Records from a data source:
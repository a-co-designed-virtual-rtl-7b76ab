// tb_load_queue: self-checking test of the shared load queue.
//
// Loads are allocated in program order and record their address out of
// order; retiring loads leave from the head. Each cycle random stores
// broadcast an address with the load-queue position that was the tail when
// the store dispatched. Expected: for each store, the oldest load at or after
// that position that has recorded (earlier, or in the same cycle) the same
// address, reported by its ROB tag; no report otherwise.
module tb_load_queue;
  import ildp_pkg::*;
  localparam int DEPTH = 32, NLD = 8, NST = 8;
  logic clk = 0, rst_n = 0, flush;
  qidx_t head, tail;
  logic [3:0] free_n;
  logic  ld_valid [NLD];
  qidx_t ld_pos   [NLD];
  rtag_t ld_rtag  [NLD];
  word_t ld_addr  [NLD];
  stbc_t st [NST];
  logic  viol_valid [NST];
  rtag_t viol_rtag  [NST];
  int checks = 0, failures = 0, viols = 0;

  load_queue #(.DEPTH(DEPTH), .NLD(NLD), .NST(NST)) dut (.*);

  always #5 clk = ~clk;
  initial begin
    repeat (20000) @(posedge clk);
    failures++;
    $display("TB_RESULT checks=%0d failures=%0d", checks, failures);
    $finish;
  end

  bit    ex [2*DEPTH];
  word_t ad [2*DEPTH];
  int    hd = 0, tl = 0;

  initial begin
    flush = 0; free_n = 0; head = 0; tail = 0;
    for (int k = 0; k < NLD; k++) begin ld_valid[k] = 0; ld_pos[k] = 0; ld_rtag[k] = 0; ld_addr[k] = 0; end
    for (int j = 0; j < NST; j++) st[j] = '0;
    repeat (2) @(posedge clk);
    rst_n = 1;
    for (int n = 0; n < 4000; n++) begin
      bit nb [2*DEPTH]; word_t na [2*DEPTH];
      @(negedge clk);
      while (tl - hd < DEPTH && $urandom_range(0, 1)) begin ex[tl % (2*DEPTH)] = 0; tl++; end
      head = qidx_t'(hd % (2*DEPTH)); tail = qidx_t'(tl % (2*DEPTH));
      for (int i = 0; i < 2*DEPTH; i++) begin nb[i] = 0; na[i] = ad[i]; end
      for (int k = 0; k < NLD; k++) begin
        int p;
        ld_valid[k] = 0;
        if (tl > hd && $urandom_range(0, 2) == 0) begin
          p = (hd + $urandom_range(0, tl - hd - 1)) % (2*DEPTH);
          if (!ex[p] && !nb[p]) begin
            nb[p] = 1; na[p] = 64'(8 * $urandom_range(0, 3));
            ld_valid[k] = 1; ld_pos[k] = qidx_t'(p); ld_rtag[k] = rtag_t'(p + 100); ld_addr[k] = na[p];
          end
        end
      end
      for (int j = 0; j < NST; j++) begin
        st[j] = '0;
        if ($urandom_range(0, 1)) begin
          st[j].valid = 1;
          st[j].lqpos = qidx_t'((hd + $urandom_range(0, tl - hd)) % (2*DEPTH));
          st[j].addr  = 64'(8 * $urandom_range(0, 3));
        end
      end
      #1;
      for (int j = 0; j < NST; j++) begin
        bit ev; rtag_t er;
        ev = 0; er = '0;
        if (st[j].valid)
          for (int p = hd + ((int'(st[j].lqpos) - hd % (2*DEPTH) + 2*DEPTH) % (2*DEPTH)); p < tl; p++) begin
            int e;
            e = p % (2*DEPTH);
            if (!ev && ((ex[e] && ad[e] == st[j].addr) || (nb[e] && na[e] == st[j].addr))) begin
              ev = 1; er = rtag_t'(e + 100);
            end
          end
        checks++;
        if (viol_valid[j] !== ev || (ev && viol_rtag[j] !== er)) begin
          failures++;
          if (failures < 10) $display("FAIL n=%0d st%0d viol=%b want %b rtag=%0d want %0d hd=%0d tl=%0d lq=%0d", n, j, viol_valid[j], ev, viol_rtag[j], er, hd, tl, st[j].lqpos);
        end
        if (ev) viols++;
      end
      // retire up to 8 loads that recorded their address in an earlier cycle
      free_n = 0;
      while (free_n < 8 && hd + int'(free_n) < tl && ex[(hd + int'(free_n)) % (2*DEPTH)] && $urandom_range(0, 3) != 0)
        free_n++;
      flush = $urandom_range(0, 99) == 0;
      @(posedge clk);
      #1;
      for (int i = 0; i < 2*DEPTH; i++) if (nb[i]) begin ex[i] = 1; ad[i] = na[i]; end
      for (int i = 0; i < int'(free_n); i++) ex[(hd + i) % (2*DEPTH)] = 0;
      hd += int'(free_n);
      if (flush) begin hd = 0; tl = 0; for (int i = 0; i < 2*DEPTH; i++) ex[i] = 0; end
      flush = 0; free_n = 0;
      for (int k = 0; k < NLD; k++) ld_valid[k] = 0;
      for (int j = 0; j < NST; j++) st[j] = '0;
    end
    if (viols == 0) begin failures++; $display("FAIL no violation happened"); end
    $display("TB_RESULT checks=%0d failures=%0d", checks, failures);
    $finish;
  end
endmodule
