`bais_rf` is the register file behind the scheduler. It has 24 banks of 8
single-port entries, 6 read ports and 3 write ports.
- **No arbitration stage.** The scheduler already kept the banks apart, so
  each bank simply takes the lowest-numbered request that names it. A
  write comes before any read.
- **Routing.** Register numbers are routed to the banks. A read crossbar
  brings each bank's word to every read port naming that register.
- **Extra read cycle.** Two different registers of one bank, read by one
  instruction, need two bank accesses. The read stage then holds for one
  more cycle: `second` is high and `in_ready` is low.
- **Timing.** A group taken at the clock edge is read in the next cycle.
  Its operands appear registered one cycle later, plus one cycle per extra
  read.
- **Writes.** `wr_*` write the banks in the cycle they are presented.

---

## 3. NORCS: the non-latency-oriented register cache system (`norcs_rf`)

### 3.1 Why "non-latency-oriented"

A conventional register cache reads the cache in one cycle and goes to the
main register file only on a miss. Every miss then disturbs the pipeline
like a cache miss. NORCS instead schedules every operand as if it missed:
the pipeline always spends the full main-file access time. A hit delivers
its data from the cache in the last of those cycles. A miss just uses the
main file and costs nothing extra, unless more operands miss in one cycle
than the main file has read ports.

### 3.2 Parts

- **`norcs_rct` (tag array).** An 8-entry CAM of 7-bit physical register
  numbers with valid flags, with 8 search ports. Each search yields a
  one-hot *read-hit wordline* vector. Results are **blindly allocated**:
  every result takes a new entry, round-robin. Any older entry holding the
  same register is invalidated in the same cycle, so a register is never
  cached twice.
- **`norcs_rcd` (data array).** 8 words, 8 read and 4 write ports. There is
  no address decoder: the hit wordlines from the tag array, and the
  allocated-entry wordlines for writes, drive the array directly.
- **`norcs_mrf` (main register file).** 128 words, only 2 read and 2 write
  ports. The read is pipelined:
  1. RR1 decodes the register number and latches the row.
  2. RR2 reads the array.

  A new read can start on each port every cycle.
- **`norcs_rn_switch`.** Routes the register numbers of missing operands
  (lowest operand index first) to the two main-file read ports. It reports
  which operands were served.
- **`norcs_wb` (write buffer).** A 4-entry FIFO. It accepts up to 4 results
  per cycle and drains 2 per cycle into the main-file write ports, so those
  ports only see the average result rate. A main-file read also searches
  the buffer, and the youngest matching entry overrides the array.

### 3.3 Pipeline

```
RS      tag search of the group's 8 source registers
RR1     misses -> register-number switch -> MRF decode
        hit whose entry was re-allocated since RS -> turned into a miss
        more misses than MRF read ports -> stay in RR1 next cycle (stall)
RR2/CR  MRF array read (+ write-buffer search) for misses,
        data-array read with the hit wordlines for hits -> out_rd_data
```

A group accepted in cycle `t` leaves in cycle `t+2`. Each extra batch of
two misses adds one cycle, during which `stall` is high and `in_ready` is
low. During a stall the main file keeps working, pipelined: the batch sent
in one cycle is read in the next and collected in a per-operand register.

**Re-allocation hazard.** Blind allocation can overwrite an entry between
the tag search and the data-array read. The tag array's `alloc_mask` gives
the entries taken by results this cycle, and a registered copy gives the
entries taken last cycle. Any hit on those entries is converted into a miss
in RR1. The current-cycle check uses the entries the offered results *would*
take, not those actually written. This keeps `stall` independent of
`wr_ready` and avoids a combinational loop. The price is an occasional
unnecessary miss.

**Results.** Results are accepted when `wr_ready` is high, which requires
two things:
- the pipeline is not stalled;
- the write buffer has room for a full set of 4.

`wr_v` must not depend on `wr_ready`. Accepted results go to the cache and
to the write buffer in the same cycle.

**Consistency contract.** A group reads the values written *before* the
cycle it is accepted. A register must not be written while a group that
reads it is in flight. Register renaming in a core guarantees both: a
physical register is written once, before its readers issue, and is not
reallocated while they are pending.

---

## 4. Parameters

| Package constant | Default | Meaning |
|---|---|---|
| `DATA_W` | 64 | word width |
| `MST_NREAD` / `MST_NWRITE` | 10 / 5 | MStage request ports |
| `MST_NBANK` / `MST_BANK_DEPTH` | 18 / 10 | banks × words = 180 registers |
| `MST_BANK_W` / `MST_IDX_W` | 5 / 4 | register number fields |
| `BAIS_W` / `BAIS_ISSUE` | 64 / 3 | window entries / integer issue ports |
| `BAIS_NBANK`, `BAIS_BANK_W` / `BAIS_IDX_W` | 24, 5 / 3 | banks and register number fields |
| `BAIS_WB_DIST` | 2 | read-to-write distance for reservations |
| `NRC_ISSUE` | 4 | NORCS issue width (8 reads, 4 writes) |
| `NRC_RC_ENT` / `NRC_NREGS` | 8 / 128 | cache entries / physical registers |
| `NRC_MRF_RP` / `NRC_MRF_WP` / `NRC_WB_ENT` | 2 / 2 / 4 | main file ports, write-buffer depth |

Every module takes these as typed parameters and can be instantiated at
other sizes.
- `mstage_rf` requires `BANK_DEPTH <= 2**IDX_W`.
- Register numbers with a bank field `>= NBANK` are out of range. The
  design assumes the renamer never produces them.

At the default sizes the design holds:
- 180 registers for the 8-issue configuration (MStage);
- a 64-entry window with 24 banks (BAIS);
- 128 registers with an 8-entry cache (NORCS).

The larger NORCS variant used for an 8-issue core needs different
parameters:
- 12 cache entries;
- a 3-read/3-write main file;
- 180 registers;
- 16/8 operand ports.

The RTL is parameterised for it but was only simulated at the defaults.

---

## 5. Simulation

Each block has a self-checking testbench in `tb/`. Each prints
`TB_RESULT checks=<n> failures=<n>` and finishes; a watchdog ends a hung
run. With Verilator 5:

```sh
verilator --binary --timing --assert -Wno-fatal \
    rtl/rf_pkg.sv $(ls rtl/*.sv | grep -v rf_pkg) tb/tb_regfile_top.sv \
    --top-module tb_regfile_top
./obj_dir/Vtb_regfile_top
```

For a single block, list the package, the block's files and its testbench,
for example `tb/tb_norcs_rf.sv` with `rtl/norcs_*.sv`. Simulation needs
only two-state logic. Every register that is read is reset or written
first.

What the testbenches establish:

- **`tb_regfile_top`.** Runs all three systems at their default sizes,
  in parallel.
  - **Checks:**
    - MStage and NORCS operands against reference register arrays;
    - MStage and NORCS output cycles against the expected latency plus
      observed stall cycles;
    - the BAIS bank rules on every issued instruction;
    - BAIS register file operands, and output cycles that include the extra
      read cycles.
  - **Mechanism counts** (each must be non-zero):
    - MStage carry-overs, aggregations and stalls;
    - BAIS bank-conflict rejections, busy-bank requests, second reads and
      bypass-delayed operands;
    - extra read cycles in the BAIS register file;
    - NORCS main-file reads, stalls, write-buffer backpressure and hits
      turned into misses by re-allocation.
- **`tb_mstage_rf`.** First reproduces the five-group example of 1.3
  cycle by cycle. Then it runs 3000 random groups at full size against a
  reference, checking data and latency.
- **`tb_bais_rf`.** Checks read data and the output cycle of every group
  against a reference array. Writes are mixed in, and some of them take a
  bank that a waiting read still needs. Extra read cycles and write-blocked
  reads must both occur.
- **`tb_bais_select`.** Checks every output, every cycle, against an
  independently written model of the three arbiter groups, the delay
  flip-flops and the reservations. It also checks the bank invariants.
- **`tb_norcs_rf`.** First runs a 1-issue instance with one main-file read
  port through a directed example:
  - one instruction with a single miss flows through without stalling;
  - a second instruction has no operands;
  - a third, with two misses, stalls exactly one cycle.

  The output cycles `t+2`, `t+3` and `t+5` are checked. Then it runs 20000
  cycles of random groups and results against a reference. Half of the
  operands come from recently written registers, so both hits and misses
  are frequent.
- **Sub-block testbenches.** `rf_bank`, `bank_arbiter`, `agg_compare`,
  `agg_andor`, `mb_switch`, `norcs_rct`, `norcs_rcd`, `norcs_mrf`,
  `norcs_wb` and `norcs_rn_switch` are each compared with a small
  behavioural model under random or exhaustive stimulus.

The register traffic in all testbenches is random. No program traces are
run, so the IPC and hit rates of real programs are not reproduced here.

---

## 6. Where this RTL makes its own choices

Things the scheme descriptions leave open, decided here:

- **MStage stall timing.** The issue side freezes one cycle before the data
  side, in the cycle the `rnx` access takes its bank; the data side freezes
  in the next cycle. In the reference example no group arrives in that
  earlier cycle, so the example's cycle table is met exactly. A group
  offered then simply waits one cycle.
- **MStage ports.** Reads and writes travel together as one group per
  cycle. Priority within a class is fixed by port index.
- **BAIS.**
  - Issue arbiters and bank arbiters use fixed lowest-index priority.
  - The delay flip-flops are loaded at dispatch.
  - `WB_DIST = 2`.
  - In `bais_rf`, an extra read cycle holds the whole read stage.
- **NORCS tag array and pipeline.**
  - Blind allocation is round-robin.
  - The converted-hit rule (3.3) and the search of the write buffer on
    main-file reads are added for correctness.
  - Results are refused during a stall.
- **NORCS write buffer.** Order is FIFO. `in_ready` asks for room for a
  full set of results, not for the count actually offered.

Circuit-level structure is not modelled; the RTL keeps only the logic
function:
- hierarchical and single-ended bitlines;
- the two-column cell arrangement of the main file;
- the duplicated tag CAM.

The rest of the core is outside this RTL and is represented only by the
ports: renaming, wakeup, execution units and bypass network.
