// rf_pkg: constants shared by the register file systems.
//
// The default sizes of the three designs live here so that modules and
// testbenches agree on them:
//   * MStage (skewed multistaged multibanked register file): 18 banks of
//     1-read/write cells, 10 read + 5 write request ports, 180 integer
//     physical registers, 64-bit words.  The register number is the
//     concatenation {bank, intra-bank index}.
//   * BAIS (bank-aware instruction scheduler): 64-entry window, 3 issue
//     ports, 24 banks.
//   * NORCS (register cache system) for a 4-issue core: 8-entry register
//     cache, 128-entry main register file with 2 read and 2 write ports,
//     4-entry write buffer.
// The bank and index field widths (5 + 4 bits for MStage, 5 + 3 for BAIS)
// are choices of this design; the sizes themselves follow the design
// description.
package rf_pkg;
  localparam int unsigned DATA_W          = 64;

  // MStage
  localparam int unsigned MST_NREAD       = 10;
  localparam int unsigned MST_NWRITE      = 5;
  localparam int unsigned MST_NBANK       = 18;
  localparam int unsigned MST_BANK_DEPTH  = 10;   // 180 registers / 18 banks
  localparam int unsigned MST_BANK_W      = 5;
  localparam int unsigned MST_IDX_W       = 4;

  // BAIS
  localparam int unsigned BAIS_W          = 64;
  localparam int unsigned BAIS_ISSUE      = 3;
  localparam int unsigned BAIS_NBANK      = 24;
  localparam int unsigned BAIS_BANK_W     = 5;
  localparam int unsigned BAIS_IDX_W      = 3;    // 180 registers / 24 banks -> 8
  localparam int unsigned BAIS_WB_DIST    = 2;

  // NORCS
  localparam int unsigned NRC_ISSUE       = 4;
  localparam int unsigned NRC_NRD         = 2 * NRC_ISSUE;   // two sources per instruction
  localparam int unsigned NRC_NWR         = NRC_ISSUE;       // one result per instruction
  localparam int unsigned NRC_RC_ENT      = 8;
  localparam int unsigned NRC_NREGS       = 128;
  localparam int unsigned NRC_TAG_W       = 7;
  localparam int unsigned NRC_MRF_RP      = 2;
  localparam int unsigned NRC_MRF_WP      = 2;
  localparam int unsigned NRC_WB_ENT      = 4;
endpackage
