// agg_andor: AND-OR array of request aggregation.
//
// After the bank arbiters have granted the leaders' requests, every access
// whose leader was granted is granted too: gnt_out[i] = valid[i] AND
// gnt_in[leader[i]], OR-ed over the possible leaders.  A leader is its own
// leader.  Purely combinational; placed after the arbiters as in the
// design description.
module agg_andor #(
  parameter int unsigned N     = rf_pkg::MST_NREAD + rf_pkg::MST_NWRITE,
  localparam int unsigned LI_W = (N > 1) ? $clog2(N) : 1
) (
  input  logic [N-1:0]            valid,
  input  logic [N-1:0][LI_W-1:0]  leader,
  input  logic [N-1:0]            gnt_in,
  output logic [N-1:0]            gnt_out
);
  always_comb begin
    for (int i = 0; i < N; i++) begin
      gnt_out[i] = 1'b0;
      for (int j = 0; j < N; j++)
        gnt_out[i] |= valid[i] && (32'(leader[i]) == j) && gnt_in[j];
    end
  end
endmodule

DESCRIPTION OF THE TASK =
How many of the lines above hold "into"? Answer with only the number.

SOLUTION FOR THIS PROBLEM =
4